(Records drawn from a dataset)
====================
In the WI cache, a second word of the same line lives in a different data way, so it pays its
own wake-up. A conventional drowsy cache wakes the whole set and pays only once. In return,
far fewer rows are awake on average.

Two rules make this safe:

- While an access is in flight, the periodic sleep is postponed until the controller is idle
  again.
- In the accepting cycle the needed row is always given a wake request, and a wake request
  beats a sleep in the same cycle.

Together these guarantee that a row is never read or written while drowsy. In the real array
that would destroy its contents. An assertion in `wi_cache` (`a_no_drowsy_access`) checks it.

## Module map

| file                     | what it is                                                        |
|--------------------------|-------------------------------------------------------------------|
| `wi_pkg.sv`              | processor word size, controller state type                        |
| `wi_cache.sv`            | top: controller and wiring                                        |
| `wi_offset_decoder.sv`   | offset MSBs to one-hot data way (2-to-4 by default)               |
| `wi_set_decoder.sv`      | set index to one-hot set lines                                    |
| `wi_wordline_driver.sv`  | set lines AND way selects: per-way wordlines                      |
| `wi_data_array.sv`       | one data way: 128 rows × 32 bytes, byte-masked write, registered read |
| `wi_way_mux.sv`          | the small per-way mux (slot select), drives zero when idle        |
| `wi_tag_array.sv`        | tags, valid and dirty bits of all ways, parallel read             |
| `wi_tag_compare.sv`      | one comparator per way, hit way                                   |
| `wi_lru.sv`              | per-set true LRU (age per way), invalid slots first               |
| `wi_byte_select.sv`      | 4-byte word in and out of an 8-byte way word                      |
| `wi_fast_hit_buffer.sv`  | one-word buffer for fast hits                                     |
| `wi_drowsy_ctrl.sv`      | window counter and row modes                                      |

The data arrays are written as memories (`logic [255:0] mem [128]`), with no reset, so a
synthesis flow can map them to SRAM macros. `wi_data_array` takes a one-hot wordline vector,
like a real array, and turns it back into a row number internally. Valid bits, dirty bits,
LRU ages and drowsy bits are flip-flops with a synchronous active-low reset (`rst_n`).

## Parameters

| parameter       | default | meaning                                         |
|-----------------|---------|-------------------------------------------------|
| `CACHE_BYTES`   | 16384   | data capacity                                   |
| `WAYS`          | 4       | associativity = number of data ways (≥ 2)       |
| `LINE_BYTES`    | 32      | line size (≥ 4 × `WAYS`)                        |
| `ADDR_W`        | 32      | address width                                   |
| `HIT_LATENCY`   | 2       | 2 for a data cache, 1 for an instruction cache  |
| `DROWSY_WINDOW` | 2000    | cycles between global sleeps                    |
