- It can be written through a load port until `lock_i` is pulsed.
- After that, writes are ignored until power-on reset (`rst_n` of the top).
- Reads are registered: data appears one cycle after `rd_en_i`.

## Top level: `split_trust_hw`

The top level instantiates all of the blocks above:

- 7 `mailbox_fr`;
- 5 `mailbox_fw`;
- 11 `hw_queue`;
- `reset_guard`;
- `dma_arbiter` with two `hw_queue` packet FIFOs;
- 8 `boot_rom`.

Its ports are plain arrays indexed by mailbox, queue, domain or ROM number (see
`octo_pkg`). There is one clock and one active-low system reset.

Parameters:

| Parameter | Default | Meaning |
|---|---|---|
| `TICK_CYCLES` | 100000 | clock cycles per time-limit tick |
| `HQ_DEPTH` | 64 | words per permanent queue |
| `NET_FIFO_DEPTH` | 512 | words per network packet FIFO |
| `ROM_DEPTH` | 4096 | words per bootloader ROM |

## What follows the original design and what is chosen here

**Taken from the original design:**

- the four kinds of trusted block and what each guarantees;
- the delegation model: RM default owner, message and time quota, unlimited
  messages but never unlimited time, yield, expiry back to the RM, irrevocability;
- the status register with a dummy value for other domains;
- wiping on delegation, yield and expiry;
- the two reset-guard rules;
- the arbiter's two modes and its single control interface;
- the irreversible ROM lock;
- 12 mailboxes and 11 permanent queues;
- the 64 B and 512 B message sizes and the 4-message queues.

**Chosen here:**

- All encodings and widths: 32-bit words, 16-bit quota and time, 4-bit domain
  numbers.
- The 1 ms tick.
- That a message counts when delivered, and the writer-side budget.
- That zero limits are refused.
- Which four domains reach the delegable ends.
- Which domains each mailbox and queue connect. The split between storage,
  network, serial and TEE IPC mailboxes, and the queue list, fill in a map the
  original gives only in outline.
- The DMA permit condition. The original says only "while the I/O domain is used
  by the untrusted domain".
- The stall on loss of permit, and the interrupt condition.
- That a reset also resets the domain's mailboxes, queues and FIFOs.
- All depths of queues, FIFOs and ROMs.
- The registered reset-guard output.
- That the ROM lock is cleared only by power-on reset.
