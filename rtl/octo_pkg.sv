// octo_pkg: types and constants shared by the split-trust hardware.
//
// The machine is split into physically isolated trust domains, each with its own
// processor and memory, that talk only through hardware mailboxes and a few
// permanent hardware queues. This package holds the domain identifiers, the
// mailbox command and status formats and the hard-wired map of which domain sits
// on the fixed end of each of the twelve mailboxes.
//
// The set of domains (resource manager, untrusted domain, two TEEs, serial input,
// serial output, storage, network, TPM mediator), the twelve mailboxes and their
// message sizes (control plane 4 x 64 B, data plane 4 x 512 B) follow the
// prototype. The numeric identifiers, the 32-bit word, the 16-bit quota and time
// fields and the assignment of mailboxes to domains are this design's choices.
package octo_pkg;

  // Domain identifiers. DOM_NONE is what a domain without the right to read a
  // status register sees in the owner field.
  typedef enum logic [3:0] {
    DOM_RM         = 4'd0,   // resource manager
    DOM_UNTRUSTED  = 4'd1,   // commodity OS on the application CPU
    DOM_TEE1       = 4'd2,
    DOM_TEE2       = 4'd3,
    DOM_KEYBOARD   = 4'd4,   // serial input
    DOM_SERIAL_OUT = 4'd5,
    DOM_STORAGE    = 4'd6,
    DOM_NETWORK    = 4'd7,
    DOM_TPM_PROXY  = 4'd8,   // microcontroller that mediates TPM access
    DOM_NONE       = 4'd15
  } dom_id_e;

  localparam int unsigned N_DOM   = 9;
  localparam int unsigned DATA_W  = 32;
  localparam int unsigned QUOTA_W = 16;
  localparam int unsigned TIME_W  = 16;

  // A message quota of all ones means "no message limit". The time limit has no
  // such value: a delegation with a zero time limit is refused.
  localparam logic [QUOTA_W-1:0] QUOTA_INFINITE = '1;

  // Message sizes in 32-bit words.
  localparam int unsigned CTRL_MSG_WORDS = 64 / 4;
  localparam int unsigned DATA_MSG_WORDS = 512 / 4;
  localparam int unsigned QUEUE_MSGS     = 4;

  // Domains wired to the delegable end of every mailbox, by port index. Port 0
  // must be the resource manager: it owns the delegable end after reset.
  localparam int unsigned N_PORTS = 4;
  localparam dom_id_e PORT_DOM [N_PORTS] = '{DOM_RM, DOM_UNTRUSTED, DOM_TEE1, DOM_TEE2};

  typedef enum logic [1:0] {
    MBOX_NOP      = 2'd0,
    MBOX_DELEGATE = 2'd1,   // resource manager hands the delegable end to a domain
    MBOX_YIELD    = 2'd2    // current delegate gives the delegable end back
  } mbox_op_e;

  typedef struct packed {
    mbox_op_e             op;
    dom_id_e              target;  // domain receiving the delegable end
    logic [QUOTA_W-1:0]   quota;   // message limit
    logic [TIME_W-1:0]    tlimit;  // time limit in ticks
  } mbox_cmd_t;

  typedef struct packed {
    logic                 valid;   // 0 in the dummy value
    dom_id_e              owner;   // domain holding the delegable end
    logic [QUOTA_W-1:0]   quota;   // remaining messages
    logic [TIME_W-1:0]    tleft;   // remaining ticks
  } mbox_status_t;

  localparam mbox_status_t STATUS_DUMMY = '{valid: 1'b0, owner: DOM_NONE, quota: '0, tleft: '0};

  // Fixed-reader mailboxes (delegable writer end).
  localparam int unsigned N_FR = 7;
  localparam int unsigned FR_SERIAL_OUT = 0, FR_STO_CMD = 1, FR_STO_DIN = 2,
                          FR_NET_CMD = 3, FR_NET_DIN = 4, FR_TEE1 = 5, FR_TEE2 = 6;
  localparam dom_id_e FR_FIXED_DOM [N_FR] = '{DOM_SERIAL_OUT, DOM_STORAGE, DOM_STORAGE,
                                             DOM_NETWORK, DOM_NETWORK, DOM_TEE1, DOM_TEE2};
  localparam bit FR_DATA_PLANE [N_FR] = '{1'b0, 1'b0, 1'b1, 1'b0, 1'b1, 1'b0, 1'b0};

  // Fixed-writer mailboxes (delegable reader end).
  localparam int unsigned N_FW = 5;
  localparam int unsigned FW_KEYBOARD = 0, FW_STO_RESP = 1, FW_STO_DOUT = 2,
                          FW_NET_RESP = 3, FW_NET_DOUT = 4;
  localparam dom_id_e FW_FIXED_DOM [N_FW] = '{DOM_KEYBOARD, DOM_STORAGE, DOM_STORAGE,
                                             DOM_NETWORK, DOM_NETWORK};
  localparam bit FW_DATA_PLANE [N_FW] = '{1'b0, 1'b0, 1'b1, 1'b0, 1'b1};

  localparam int unsigned N_MBOX = N_FR + N_FW;

  // Permanent hardware queues: every microcontroller-side domain to the TPM
  // mediator, and the TEEs and the untrusted domain to the resource manager.
  localparam int unsigned N_HQ = 11;
  localparam dom_id_e HQ_SRC [N_HQ] = '{DOM_RM, DOM_UNTRUSTED, DOM_TEE1, DOM_TEE2, DOM_KEYBOARD,
                                        DOM_SERIAL_OUT, DOM_STORAGE, DOM_NETWORK,
                                        DOM_TEE1, DOM_TEE2, DOM_UNTRUSTED};
  localparam dom_id_e HQ_DST [N_HQ] = '{DOM_TPM_PROXY, DOM_TPM_PROXY, DOM_TPM_PROXY, DOM_TPM_PROXY,
                                        DOM_TPM_PROXY, DOM_TPM_PROXY, DOM_TPM_PROXY, DOM_TPM_PROXY,
                                        DOM_RM, DOM_RM, DOM_RM};

  // Bootloader ROMs, one per microcontroller domain.
  localparam int unsigned N_ROM = 8;
  localparam dom_id_e ROM_DOM [N_ROM] = '{DOM_RM, DOM_TEE1, DOM_TEE2, DOM_KEYBOARD,
                                         DOM_SERIAL_OUT, DOM_STORAGE, DOM_NETWORK, DOM_TPM_PROXY};

endpackage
====================
**WHAT THE TASK REQUIRES:** Above are records; repeat only the lines starting at the line with "- the delegation" and ending at the line with "- 12 mailboxes and 11 permanent queues;", exactly as they appear, both included.

**EXERCISE RESPONSE:**
- the delegation model: RM default owner, message and time quota, unlimited
  messages but never unlimited time, yield, expiry back to the RM, irrevocability;
- the status register with a dummy value for other domains;
- wiping on delegation, yield and expiry;
- the two reset-guard rules;
- the arbiter's two modes and its single control interface;
- the irreversible ROM lock;
- 12 mailboxes and 11 permanent queues;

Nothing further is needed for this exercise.